Hackers attack solana crypto and steal millions
The logo of the Solana cryptocurrency platform.
Jakub Porzycki | NurPhoto via | Getty Images
Nearly 8,000 digital wallets have been emptied of just over $5.2 million in digital coins, including Solana’s sol token and USD Coin (USDC), according to blockchain analytics firm Elliptic. The Solana Status Twitter account confirmed the attack, noting that as of Wednesday morning around 7,767 wallets had been affected by the exploit. Elliptic’s estimate is slightly higher at 7,936 wallets.
Solana’s sol token, one of the largest cryptocurrencies after bitcoin and ether, fell about 8% in the first two hours after the hack was initially detected, according to data from CoinMarketCap. It is currently down about 1%, while trading volume has increased by around 105% in the last 24 hours.
Starting Tuesday evening, several users began reporting that assets held in “hot” wallets – i.e. addresses connected to the Internet, including Phantom, Slope and Trust Wallet – had been emptied of their funds.
ghost said on Twitter that it is investigating “reported vulnerability in the solana ecosystem” and does not believe this is a Phantom specific issue. Blockchain audit firm OtterSec tweeted that the hack affected multiple wallets “across a wide variety of platforms”.
Elliptic chief scientist Tom Robinson told CNBC that the root cause of the breach is still unclear, but “it appears to be due to a flaw in some wallet software, rather than the solana blockchain. herself”. OtterSec added that the transactions were signed by the actual owners, “suggesting some sort of private key compromise.” A private key is a secure code that allows the owner to access their cryptographic assets.
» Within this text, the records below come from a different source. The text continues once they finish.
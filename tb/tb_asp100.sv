// tb_asp100 - end-to-end run of the full-size ASP100 chip (1024 words, no
// parameter override).
//
// A frame of pixels {b, a} enters through VIN in IMAGE I/O mode (FENB/FFUL).
// IMAGE IN copies the FIFO bit slices into fields A (sector 0) and B
// (sector 1) with the three-instruction compare/write loop. Bit-serial
// associative addition B = A + B follows, four compare/write pairs per bit in
// the order of the addition table, with a carry column. IMAGE OUT copies the
// sum and the carry back into the FIFO, the FIFO is reconfigured to 16 bits
// (CONFIFO) and a second frame streams the results out on VOUT while the
// array computes a histogram of A (COMPARE + COUNTAG, checking RSP too), far
// and near shifts across the chip ends (SHBUS, LIN/HIN), FIRSEL with FIRSTIN
// and FIRCNTEN, and READ of the first responder. Every result is compared
// with values computed here from the pixel data, and the COUNTAG, FIRSEL and
// READ cycle counts with the instruction set's 31, 23 and 3 cycles. A READ
// on a chip with no tagged word must leave DBUS and SHBUS undriven.
module tb_asp100;
  import asp_pkg::*;
  localparam int unsigned W = WORDS_DEF;

  logic clk = 0;
  always #5 clk = ~clk;

  logic rst_n;
  uinstr_t ctl;
  logic [31:0] dbus_i, dbus_o, shbus_i, shbus_o, shbus_oe;
  logic dbus_oe, vout_oe, ctag, ctag_valid, rsp, fenb, ffull, firstin, lin, hin, fircnten, busy;
  logic [23:0] vin, vout;

  asp100 dut (.*);

  int checks = 0, failures = 0;
  logic [7:0] a [W], b [W], s [W];
  logic       co [W];
  logic [W-1:0] rtag;   // reference TAG
  int cyc = 0;
  always @(posedge clk) cyc++;

  // mechanism counters
  int m_frame, m_ffull, m_xfer_bits, m_add_pairs, m_hist, m_rsp1, m_rsp0, m_shup, m_shdn,
      m_lgup, m_lgdn, m_firsel, m_firstin, m_read, m_read_idle, m_confifo, m_nopbit, m_fircnt_off, m_setag;

  initial begin
    #200000; failures++; $display("watchdog");
    $display("TB_RESULT checks=%0d failures=%0d", checks, failures); $finish;
  end

  task automatic check(input bit ok, input string what);
    checks++;
    if (!ok) begin failures++; $display("FAIL %s (cycle %0d)", what, cyc); end
  endtask

  // ---- micro-instruction issue ----
  task automatic issue(input uinstr_t u, input logic [23:0] d = '0);
    @(negedge clk); ctl = u; dbus_i = {8'h00, d};
  endtask
  task automatic nop(input int n = 1);
    repeat (n) begin @(negedge clk); ctl = UNOP; dbus_i = '0; end
  endtask
  function automatic uinstr_t g1(input g1_op_e op, input int sct);
    uinstr_t u = UNOP; u.g1 = op; u.sector = 2'(sct); return u;
  endfunction
  // drain: let the last micro-instruction reach execute and settle
  task automatic drain(); nop(3); endtask

  // set mask and comparand of all three sectors
  task automatic set_mc(input logic [71:0] m, input logic [71:0] c);
    for (int k = 0; k < 3; k++) begin
      issue(g1(G1_LM, k), m[k*24 +: 24]);
      issue(g1(G1_LC, k), c[k*24 +: 24]);
    end
  endtask

  // IMAGE IN / OUT bit slice copy, the three-cycle loop of the document
  task automatic copy_slice(input int ss, input int sb, input int ds, input int db);
    uinstr_t u;
    u = g1(G1_LMCCXX, ds); u.g2 = G2_SETAG; u.write = 1; issue(u, 24'(1) << db);
    u = g1(G1_LMC, ss); u.compare = 1;                 issue(u, 24'(1) << sb);
    u = g1(G1_LMC, ds); u.write = 1;                   issue(u, 24'(1) << db);
    m_xfer_bits++;
  endtask

  // COUNTAG: returns the serial count and checks the 31-cycle length
  task automatic countag(output int n);
    uinstr_t u;
    int nb, first, last, c0;
    u = UNOP; u.g5 = G5_COUNTAG; issue(u);
    c0 = cyc;
    nop();
    n = 0; nb = 0; first = -1; last = -1;
    for (int k = 0; k < 40; k++) begin
      @(posedge clk); #1;
      if (ctag_valid) begin n |= int'(ctag) << nb; nb++; last = cyc - c0; if (first < 0) first = last; end
    end
    // issue at cycle 0, execute (count cycle 0) at cycle 2, last bit in count cycle 30
    check(nb == $clog2(W + 1) && last - 2 + 1 <= COUNTAG_CYCLES, $sformatf("COUNTAG length, bits %0d last %0d", nb, last));
  endtask

  // ---- FIFO frame: push pixels, collect VOUT ----
  task automatic frame(input logic [23:0] px [W], output logic [23:0] out [W], output int nout);
    int k, full_seen;
    nout = 0; k = 0; full_seen = 0;
    @(negedge clk); fenb = 1; vin = px[0];
    while (nout < W) begin
      @(posedge clk); #1;
      if (vout_oe) begin out[nout] = vout; nout++; end
      if (ffull) full_seen = 1;
      @(negedge clk);
      k++; vin = (k < W) ? px[k] : 24'h0;
    end
    check(full_seen == 1 && ffull, "FFUL after a frame");
    m_frame++; if (full_seen) m_ffull++;
    @(negedge clk); fenb = 0;
    @(negedge clk);
  endtask

  initial begin
    logic [23:0] px [W], out [W];
    int nout, n;
    uinstr_t u;
    rst_n = 0; ctl = UNOP; dbus_i = '0; shbus_i = '0; vin = '0; fenb = 0;
    firstin = 0; lin = 1; hin = 1; fircnten = 1;
    {m_frame, m_ffull, m_xfer_bits, m_add_pairs, m_hist, m_rsp1, m_rsp0, m_shup, m_shdn,
     m_lgup, m_lgdn, m_firsel, m_firstin, m_read, m_read_idle, m_confifo, m_nopbit, m_fircnt_off, m_setag} = '0;
    for (int j = 0; j < W; j++) begin
      a[j] = 8'($urandom_range(0, 15) * 13);   // few distinct levels
      b[j] = 8'($urandom());
      {co[j], s[j]} = 9'(a[j]) + 9'(b[j]);
      px[j] = {8'h00, b[j], a[j]};
    end
    #23 rst_n = 1;

    // ---- frame 1: image in (24-bit FIFO, the reset configuration) ----
    frame(px, out, nout);
    check(nout == W, "frame 1 VOUT words");

    // ---- IMAGE IN: FIFO sector 2 bits 0..7 -> A (s0 0..7), 8..15 -> B (s1 0..7)
    for (int i = 0; i < 8; i++) copy_slice(2, i, 0, i);
    for (int i = 0; i < 8; i++) copy_slice(2, 8 + i, 1, i);
    // a NOP-bit cycle: this write must not happen
    u = g1(G1_LMCCXX, 0); u.g2 = G2_SETAG; u.write = 1;
    @(negedge clk); ctl = u; dbus_i = 32'h8000_00FF; m_nopbit++;
    drain();

    // ---- carry column (s0 bit 23) := 0 ----
    set_mc(72'h00_0000_000000_800000, 72'h0);
    u = UNOP; u.g2 = G2_SETAG; u.write = 1; issue(u); m_setag++;
    drain();

    // ---- B = A + B, bit serial, four compare/write pairs per bit ----
    for (int i = 0; i < 8; i++) begin
      // (A, C, B) -> (C', S) in the order of the addition table
      logic [2:0] pat [4] = '{3'b010, 3'b011, 3'b101, 3'b100};
      logic [1:0] res [4] = '{2'b01, 2'b10, 2'b10, 2'b01};
      for (int p = 0; p < 4; p++) begin
        logic [71:0] m, c;
        m = '0; c = '0;
        m[i] = 1; m[23] = 1; m[24 + i] = 1;
        c[i] = pat[p][2]; c[23] = pat[p][1]; c[24 + i] = pat[p][0];
        set_mc(m, c);
        u = UNOP; u.compare = 1; issue(u);
        m = '0; c = '0;
        m[23] = 1; m[24 + i] = 1;
        c[23] = res[p][1]; c[24 + i] = res[p][0];
        set_mc(m, c);
        u = UNOP; u.write = 1; issue(u);
        m_add_pairs++;
      end
    end
    drain();

    // ---- IMAGE OUT: sum (s1 0..7) -> FIFO bits 0..7, carry (s0 23) -> FIFO bit 8
    for (int i = 0; i < 8; i++) copy_slice(1, i, 2, i);
    copy_slice(0, 23, 2, 8);
    // clear FIFO bits 9..15 so the 16-bit output is fully known
    for (int i = 9; i < 16; i++) begin
      u = g1(G1_LMCCXX, 2); u.g2 = G2_SETAG; u.write = 1; issue(u, 24'(1) << i);
    end
    // ---- CONFIFO: 16-bit FIFO for the second frame ----
    u = UNOP; u.g5 = G5_CONFIFO; issue(u, 24'b011); m_confifo++;
    drain();

    // ---- frame 2 in parallel with processing on the ARRAY ----
    fork
      begin
        logic [23:0] px2 [W];
        for (int j = 0; j < W; j++) px2[j] = 24'($urandom());
        frame(px2, out, nout);
      end
      begin
        // histogram of A over some levels, checking RSP
        for (int g = 0; g < 16; g += 3) begin
          int e;
          logic [7:0] lv;
          lv = 8'(g * 13);
          e = 0; for (int j = 0; j < W; j++) if (a[j] == lv) e++;
          set_mc(72'h0000FF, {64'h0, lv});
          u = UNOP; u.compare = 1; issue(u);
          nop(3);
          check(rsp == (e > 0), $sformatf("RSP for level %0d", lv));
          if (rsp) m_rsp1++; else m_rsp0++;
          countag(n);
          check(n == e, $sformatf("histogram level %0d: %0d exp %0d", lv, n, e));
          m_hist++;
        end
        // a compare no word can match
        set_mc(72'h0000FF, 72'h0000F1);
        u = UNOP; u.compare = 1; issue(u); nop(3);
        check(rsp == 0, "RSP with no responder"); m_rsp0++;
      end
    join
    for (int j = 0; j < W; j++)
      check(out[j] == {8'h00, 7'h00, co[j], s[j]}, $sformatf("VOUT word %0d = %h exp %h", j, out[j], {co[j], s[j]}));

    // ---- shifts: TAG := A bit 0, then LGUP / SHUP / SHDN / LGDN with SHBUS ----
    set_mc(72'h000001, 72'h000001);
    u = UNOP; u.compare = 1; issue(u);
    for (int j = 0; j < W; j++) rtag[j] = a[j][0];
    drain();
    begin
      logic [15:0] pin;
      pin = 16'($urandom());
      shbus_i = {16'h0, pin}; lin = 1;
      u = UNOP; u.g3 = G3_LGUP; issue(u); nop(2);
      #1 check(shbus_oe[31:16] == 16'hFFFF && shbus_o[31:16] == rtag[W-1 -: 16], "SHBUS high end drives on shift up");
      @(posedge clk);
      rtag = {rtag[W-17:0], pin}; m_lgup++;
      nop(1);
      countag(n); check(n == $countones(rtag), "count after LGUP");
      lin = 1; shbus_i = 32'h1;   // one word enters at the low end: lo_in[15] is 0 here
      shbus_i[15] = 1;
      u = UNOP; u.g3 = G3_SHUP; issue(u); nop(3);
      rtag = {rtag[W-2:0], 1'b1}; m_shup++;
      countag(n); check(n == $countones(rtag), "count after SHUP");
      hin = 0; shbus_i = 32'hFFFF_0000;   // HIN low: zeros enter at the high end
      u = UNOP; u.g3 = G3_SHDN; issue(u); nop(2);
      #1 check(shbus_oe[15:0] == 16'hFFFF && shbus_o[15:0] == rtag[15:0], "SHBUS low end drives on shift down");
      @(posedge clk); nop(1);
      rtag = {1'b0, rtag[W-1:1]}; m_shdn++;
      countag(n); check(n == $countones(rtag), "count after SHDN with HIN low");
      hin = 1;
      u = UNOP; u.g3 = G3_LGDN; issue(u); nop(3);
      rtag = {16'hFFFF, rtag[W-1:16]}; m_lgdn++;
      countag(n); check(n == $countones(rtag), "count after LGDN");
      shbus_i = '0;
    end

    // ---- FIRSEL + READ of the first word with a chosen A ----
    for (int t = 0; t < 4; t++) begin
      int k, jf, c0, c1;
      logic [71:0] m;
      k = $urandom_range(W - 1);
      jf = -1; for (int j = 0; j < W; j++) if (a[j] == a[k] && jf < 0) jf = j;
      set_mc(72'h0000FF, {64'h0, a[k]});
      u = UNOP; u.compare = 1; issue(u);
      firstin = (t == 3);
      u = UNOP; u.g5 = G5_FIRSEL; issue(u); c0 = cyc;
      nop(1);
      for (int w = 0; w < 40 && !dut.firsel_done; w++) @(negedge clk);
      c1 = cyc;
      check(c1 - c0 - 2 + 1 == FIRSEL_CYCLES, $sformatf("FIRSEL length %0d", c1 - c0 - 1));
      nop(1); firstin = 0;
      m_firsel++; if (t == 3) m_firstin++;
      countag(n);
      check(n == ((t == 3) ? 0 : 1), "one responder after FIRSEL");
      if (t < 3) begin
        u = UNOP; u.g5 = G5_READ; u.sector = 2'd1; issue(u); c0 = cyc;
        nop(1);
        for (int w = 0; w < 10 && !dbus_oe; w++) @(negedge clk);
        check(cyc - c0 - 2 + 1 == READ_CYCLES, $sformatf("READ length %0d", cyc - c0 - 1));
        check(dbus_o[7:0] == s[jf] && shbus_o[7:0] == s[jf] && shbus_oe[23:0] == 24'hFFFFFF,
              $sformatf("READ word %0d sum %h exp %h", jf, dbus_o[7:0], s[jf]));
        m_read++;
        nop(2);
      end else begin
        // no tagged word left on this chip: READ must leave DBUS undriven
        int drv;
        u = UNOP; u.g5 = G5_READ; u.sector = 2'd1; issue(u);
        drv = 0;
        repeat (6) begin @(negedge clk); ctl = UNOP; if (dbus_oe || |shbus_oe) drv++; end
        check(drv == 0, "READ without a responder drives no bus");
        m_read_idle++;
      end
    end

    // ---- FIRCNTEN low: the counter does not see TAG ----
    u = UNOP; u.g2 = G2_SETAG; issue(u); drain();
    fircnten = 0; countag(n); fircnten = 1; m_fircnt_off++;
    check(n == 0, "COUNTAG with FIRCNTEN low");
    countag(n); check(n == W, "COUNTAG after SETAG");

    // ---- every mechanism happened ----
    check(m_frame == 2 && m_ffull == 2, "two frames with FFUL");
    check(m_xfer_bits > 0, "image exchange");
    check(m_add_pairs == 32, "associative addition");
    check(m_hist > 0 && m_rsp1 > 0 && m_rsp0 > 0, "histogram and RSP both ways");
    check(m_lgup > 0 && m_shup > 0 && m_shdn > 0 && m_lgdn > 0, "all four shifts");
    check(m_firsel > 0 && m_firstin > 0 && m_read > 0 && m_read_idle > 0, "FIRSEL, FIRSTIN, READ with and without a responder");
    check(m_confifo > 0 && m_nopbit > 0 && m_fircnt_off > 0 && m_setag > 0, "CONFIFO, NOP bit, FIRCNTEN, SETAG");
    $display("frames %0d slices %0d add pairs %0d hist %0d shifts %0d/%0d/%0d/%0d firsel %0d reads %0d",
             m_frame, m_xfer_bits, m_add_pairs, m_hist, m_lgup, m_shup, m_shdn, m_lgdn, m_firsel, m_read);
    $display("TB_RESULT checks=%0d failures=%0d", checks, failures);
    $finish;
  end
endmodule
The identity of the attacker is still unknown, as is the root cause of the exploit. The breach is ongoing.
“Engineers from multiple ecosystems, with help from multiple security companies, are investigating depleted wallets on solana,” according to Solana Statusa Twitter account that shares updates for the entire Solana network.
The solana network strongly encourages users to use hardware wallets, as there is no evidence that these have been impacted.
“Do not reuse your seed phrase on a hardware wallet – create a new seed phrase. Emptied wallets should be treated as compromised and discarded”, reads a tweet. Seed phrases are a collection of random words generated by a crypto wallet when it is first set up, and it provides access to the wallet.
A private key is unique and links a user to their blockchain address. A seed phrase is a fingerprint of all of a user’s blockchain assets that is used as a backup if a crypto wallet is lost.
The incident comes a day after the $200 million Nomad blockchain bridge was hacked. This is the latest crisis that has gripped the crypto market in recent weeks.
“Four addresses are currently linked to the hacker, a far cry from yesterday’s ‘decentralized plunder’ which involved over 120 individual users,” said crypto investor and analyst Miles Deutscher. “This implies that it was a singular party that carried out the SOL exploit, although the specific details remain ambiguous.”
The Solana network was seen as one of the most promising newcomers to the crypto market, with backers like Chamath Palihapitiya and Andreessen Horowitz touting it as a challenger for Ethereum with faster transaction processing times and enhanced security. But it has faced a range of issues lately, including downtime during busy periods and a perception of being more centralized than Ethereum. A major outage in June took the Solana platform offline for several hours.
Ether, the native token of the Ethereum blockchain, soared 6% in 24 hours.